There was one day of beautiful weather, and she thought about going to work but instead spent the day glaring at him. He seemed oblivious. Two days of high surf made it easier to bear, but by the twelfth day she couldn’t stop pacing. She felt restless and out of sorts. She decided she had to leave him long enough to sit on the bluffs for a while and just breathe. At least Lev didn’t want to talk. He often woke up with a gun in his hand and his eyes cold as ice as he tracked around the room. She was careful never to startle him.
He didn’t seem to mind her helping him to the bathroom, and she gave him a massage twice a day. He rarely talked even then and she could tell noise hurt. She didn’t mind silence, because noises often hurt her head as well. She knew she would have to find a way to get him clothes—that meant going into a store—and she wasn’t ready for that kind of commitment yet. She just wanted to get him on his feet and out of her house.

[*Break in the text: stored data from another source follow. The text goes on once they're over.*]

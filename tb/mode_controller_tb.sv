// Self-checking test of the mode controller against a reference written from
// the transition table: random branch records and outcomes, loop-buffer
// misses, the BIT write-back, the saturating execute counter, the replace
// register counting and its overflow clearing the Frequent Flags.
module mode_controller_tb;
  import plb_pkg::*;
  localparam int EXEC_W = 4, THRESHOLD = 4, REPLACE_W = 3;
  logic clk = 0, rst_n;
  logic br_valid, taken; logic [EXEC_W-1:0] info_exec; logic info_freq, info_prefreq;
  logic plb_miss;
  logic wr_en; logic [EXEC_W-1:0] wr_exec; logic wr_freq, wr_prefreq, clr_freq;
  logic s_reg, f_reg; mode_e mode; logic [REPLACE_W-1:0] replace;
  int checks = 0, failures = 0;
  int n_fast = 0, n_store = 0, n_direct = 0, n_ovf = 0;

  mode_controller #(.EXEC_W(EXEC_W), .THRESHOLD(THRESHOLD), .REPLACE_W(REPLACE_W)) dut (.*);

  always #5 clk = ~clk;

  task automatic chk(input bit ok, input string what);
    checks++;
    if (!ok) begin failures++; $display("FAIL %s t=%0t", what, $time); end
  endtask

  initial begin
    repeat (20000) @(posedge clk);
    failures++;
    $display("watchdog expired");
    $display("TB_RESULT checks=%0d failures=%0d", checks, failures);
    $finish;
  end

  initial begin
    mode_e   m_mode;
    int      m_rep;
    rst_n = 0; br_valid = 0; taken = 0; info_exec = 0; info_freq = 0; info_prefreq = 0; plb_miss = 0;
    m_mode = MODE_DIRECT; m_rep = 0;
    @(posedge clk); @(posedge clk); #1 rst_n = 1;
    chk(mode == MODE_DIRECT && !s_reg && !f_reg && replace == 0, "reset");
    for (int k = 0; k < 5000; k++) begin
      int inc; mode_e nm; bit e_wr, e_clr; bit e_f, e_pf;
      br_valid = ($urandom_range(3) != 0);
      taken = ($urandom_range(3) != 0);
      info_exec = EXEC_W'($urandom_range(15));
      info_freq = ($urandom_range(2) == 0);
      info_prefreq = info_freq | ($urandom_range(3) == 0);
      plb_miss = ($urandom_range(15) == 0);
      #1;
      // reference
      inc = (info_exec == 15) ? 15 : info_exec + 1;
      nm = m_mode; e_wr = 0; e_clr = 0; e_f = info_freq; e_pf = info_prefreq;
      if (plb_miss) nm = MODE_DIRECT;
      else if (br_valid) begin
        if (taken && (info_freq || info_prefreq))            nm = MODE_FAST;
        else if (taken && inc >= THRESHOLD)                 begin nm = MODE_STORAGE; e_f = 1; e_pf = 1; end
        else                                                nm = MODE_DIRECT;
        if (taken) e_wr = 1;
      end
      if (!plb_miss && br_valid && taken) begin
        if (info_freq) begin if (m_rep > 0) m_rep--; end
        else if (m_rep == 7) begin m_rep = 0; e_clr = 1; end
        else m_rep++;
      end
      chk(wr_en == e_wr, "wr_en");
      if (e_wr) chk(wr_exec == EXEC_W'(inc) && wr_freq == e_f && wr_prefreq == e_pf, "write-back record");
      chk(clr_freq == e_clr, "clr_freq");
      @(posedge clk); #1;
      m_mode = nm;
      chk(mode == m_mode, "mode");
      chk(s_reg == (m_mode == MODE_STORAGE) && f_reg == (m_mode == MODE_FAST), "mode registers");
      chk(replace == REPLACE_W'(m_rep), "replace register");
      if (m_mode == MODE_FAST) n_fast++;
      if (m_mode == MODE_STORAGE) n_store++;
      if (m_mode == MODE_DIRECT) n_direct++;
      if (e_clr) n_ovf++;
    end
    chk(n_fast > 0 && n_store > 0 && n_direct > 0 && n_ovf > 0, "all modes and an overflow seen");
    $display("fast=%0d store=%0d direct=%0d overflows=%0d", n_fast, n_store, n_direct, n_ovf);
    $display("TB_RESULT checks=%0d failures=%0d", checks, failures);
    $finish;
  end
endmodule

She hadn’t slept very well after that first night. Mostly she stayed in the hammock swing off the kitchen, or, if it was too cold, on her couch. She often paced, worried that Lev wouldn’t wake up and then afraid that he would. She was so used to being alone that she was very aware of his breathing, the way he took up her air and her space. She kept the blinds down in her house, and each of her sisters called twice but they didn’t ask questions.

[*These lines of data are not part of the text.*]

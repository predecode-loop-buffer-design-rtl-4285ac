// Mutual exclusion element for two dual-rail requests.
//
// Used so that the Branch Information Table is never read (Decode) and
// written (EX1) at the same time. A request is present while any rail of
// its dual-rail input is high. The first request to arrive is granted and
// its token passes to its outputs (out.t = d.t AND grant, out.f = d.f AND
// grant); the other output stays empty until the granted input has returned
// to empty, and only then can the waiting token pass. Both outputs are
// never valid together.
//
// The cross-coupled NAND pair with its filter is written here as a
// level-sensitive grant latch (none / input 1 / input 2); if both requests rise in the same instant
// input 1 wins (in silicon the filter resolves the tie either way). The
// latch the tools report, and the loop they see through its own state, are
// this storage. Asynchronous; active-low reset
// drops both grants.
module mutex #(
  parameter int unsigned N = 1
) (
  input  logic [N-1:0] d1_t,
  input  logic [N-1:0] d1_f,
  input  logic [N-1:0] d2_t,
  input  logic [N-1:0] d2_f,
  input  logic         rst_n,
  output logic [N-1:0] out1_t,
  output logic [N-1:0] out1_f,
  output logic [N-1:0] out2_t,
  output logic [N-1:0] out2_f
);
  typedef enum logic [1:0] {GR_NONE = 2'd0, GR_ONE = 2'd1, GR_TWO = 2'd2} grant_e;

  logic   r1, r2;
  grant_e gr;
  logic   g1, g2;

  assign r1 = |(d1_t | d1_f);
  assign r2 = |(d2_t | d2_f);

  always_latch begin
    if (!rst_n) gr = GR_NONE;
    else begin
      unique case (gr)
        GR_NONE: if (r1) gr = GR_ONE; else if (r2) gr = GR_TWO;
        GR_ONE:  if (!r1) gr = r2 ? GR_TWO : GR_NONE;
        GR_TWO:  if (!r2) gr = r1 ? GR_ONE : GR_NONE;
        default: gr = GR_NONE;
      endcase
    end
  end

  assign g1 = (gr == GR_ONE);
  assign g2 = (gr == GR_TWO);

  assign out1_t = d1_t & {N{g1}};
  assign out1_f = d1_f & {N{g1}};
  assign out2_t = d2_t & {N{g2}};
  assign out2_f = d2_f & {N{g2}};

  always_comb begin
    assert (!(g1 && g2)) else $error("mutex: both grants high");
  end
endmodule
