// Self-checking test of the mutual exclusion element: a lone request passes
// at once; when the other request is already granted a request waits,
// outputs empty, until the first input returns to empty; both outputs are
// never valid together; a tie goes to input 1.
module mutex_tb;
  localparam int N = 4;
  logic [N-1:0] d1_t, d1_f, d2_t, d2_f, o1_t, o1_f, o2_t, o2_f;
  logic rst_n;
  int checks = 0, failures = 0;

  mutex #(.N(N)) dut (.d1_t, .d1_f, .d2_t, .d2_f, .rst_n,
                      .out1_t(o1_t), .out1_f(o1_f), .out2_t(o2_t), .out2_f(o2_f));

  task automatic chk(input bit ok, input string what);
    checks++;
    if (!ok) begin failures++; $display("FAIL %s t=%0t", what, $time); end
  endtask

  initial begin
    #100000;
    failures++;
    $display("watchdog expired");
    $display("TB_RESULT checks=%0d failures=%0d", checks, failures);
    $finish;
  end

  initial begin
    logic [N-1:0] w1, w2;
    rst_n = 0; d1_t = '0; d1_f = '0; d2_t = '0; d2_f = '0;
    #2 rst_n = 1; #1;
    for (int i = 0; i < 100; i++) begin
      w1 = N'($urandom); w2 = N'($urandom);
      // lone requests
      d1_t = w1; d1_f = ~w1; #1;
      chk(o1_t == w1 && o1_f == ~w1 && o2_t == 0 && o2_f == 0, "lone d1");
      d1_t = '0; d1_f = '0; #1;
      chk(o1_t == 0 && o1_f == 0, "d1 empty");
      d2_t = w2; d2_f = ~w2; #1;
      chk(o2_t == w2 && o2_f == ~w2 && o1_t == 0 && o1_f == 0, "lone d2");
      // d1 arrives while d2 is granted: must wait
      d1_t = w1; d1_f = ~w1; #1;
      chk(o1_t == 0 && o1_f == 0 && o2_t == w2, "d1 waits for d2");
      d2_t = '0; d2_f = '0; #1;
      chk(o1_t == w1 && o1_f == ~w1 && o2_t == 0 && o2_f == 0, "d1 granted after d2 empty");
      // d2 arrives while d1 granted
      d2_t = w2; d2_f = ~w2; #1;
      chk(o2_t == 0 && o2_f == 0, "d2 waits for d1");
      d1_t = '0; d1_f = '0; #1;
      chk(o2_t == w2 && o2_f == ~w2 && o1_t == 0, "d2 granted after d1 empty");
      d2_t = '0; d2_f = '0; #1;
      // tie
      d1_t = w1; d1_f = ~w1; d2_t = w2; d2_f = ~w2; #1;
      chk(o1_t == w1 && o1_f == ~w1 && o2_t == 0 && o2_f == 0, "tie to d1");
      d1_t = '0; d1_f = '0; #1;
      chk(o2_t == w2 && o2_f == ~w2, "then d2");
      d2_t = '0; d2_f = '0; #1;
      chk(o1_t == 0 && o1_f == 0 && o2_t == 0 && o2_f == 0, "idle");
    end
    $display("TB_RESULT checks=%0d failures=%0d", checks, failures);
    $finish;
  end
endmodule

The huge news was that a yacht had sunk off the coast in a freak accident. The yacht was owned by a Greek businessman, a billionaire, and everyone on board was lost. Naturally Rikki’s sisters didn’t want her going out into the ocean until it was pronounced safe, which made her want to laugh. How could going out to sea ever be considered safe?
She knew they assumed she wasn’t working because of the yacht sinking. She didn’t consider it lying that she didn’t give them facts they didn’t ask about. But she couldn’t breathe anymore, and she had to get out of the house and go where she could see the ocean and just absorb it. That meant leaving Lev alone and unprotected. Her main worry was always fire.

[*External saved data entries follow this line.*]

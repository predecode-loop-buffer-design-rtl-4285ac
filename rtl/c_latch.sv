// C_Latch: one dual-rail bit of an asynchronous pipeline latch.
//
// Each rail passes through a C-element whose other input is the inverted
// acknowledge from the next stage. A valid bit is therefore captured when
// the next stage has acknowledged the previous token (ack_in = 0), and the
// output returns to empty once the input is empty and ack_in = 1. The OR of
// the two output rails is the acknowledge sent back to the previous stage.
// Active-low reset empties the latch (this design's addition to the cell).
// Asynchronous, 4-phase return-to-zero handshake; no clock.
module c_latch (
  input  logic in_t,
  input  logic in_f,
  input  logic ack_in,
  input  logic rst_n,
  output logic out_t,
  output logic out_f,
  output logic ack_out
);
  logic en;
  assign en = ~ack_in;

  c_element u_ct (.a(in_t), .b(en), .rst_n(rst_n), .z(out_t));
  c_element u_cf (.a(in_f), .b(en), .rst_n(rst_n), .z(out_f));

  assign ack_out = out_t | out_f;
endmodule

She sat on the edge of the bed and pushed back his hair. The shadow on his jaw had grown into the beginnings of a real beard. “I have to leave for a little while.” She knew he was awake. She’d never go near him while he was asleep, but his eyes were closed.
He didn’t open them, but he caught her wrist, his fingers a shackle, preventing movement. It amazed her how he could do that, know exactly where her arm was when he had his eyes closed. And she always watched his face, not even blinking. He never so much as peeked, yet he never missed.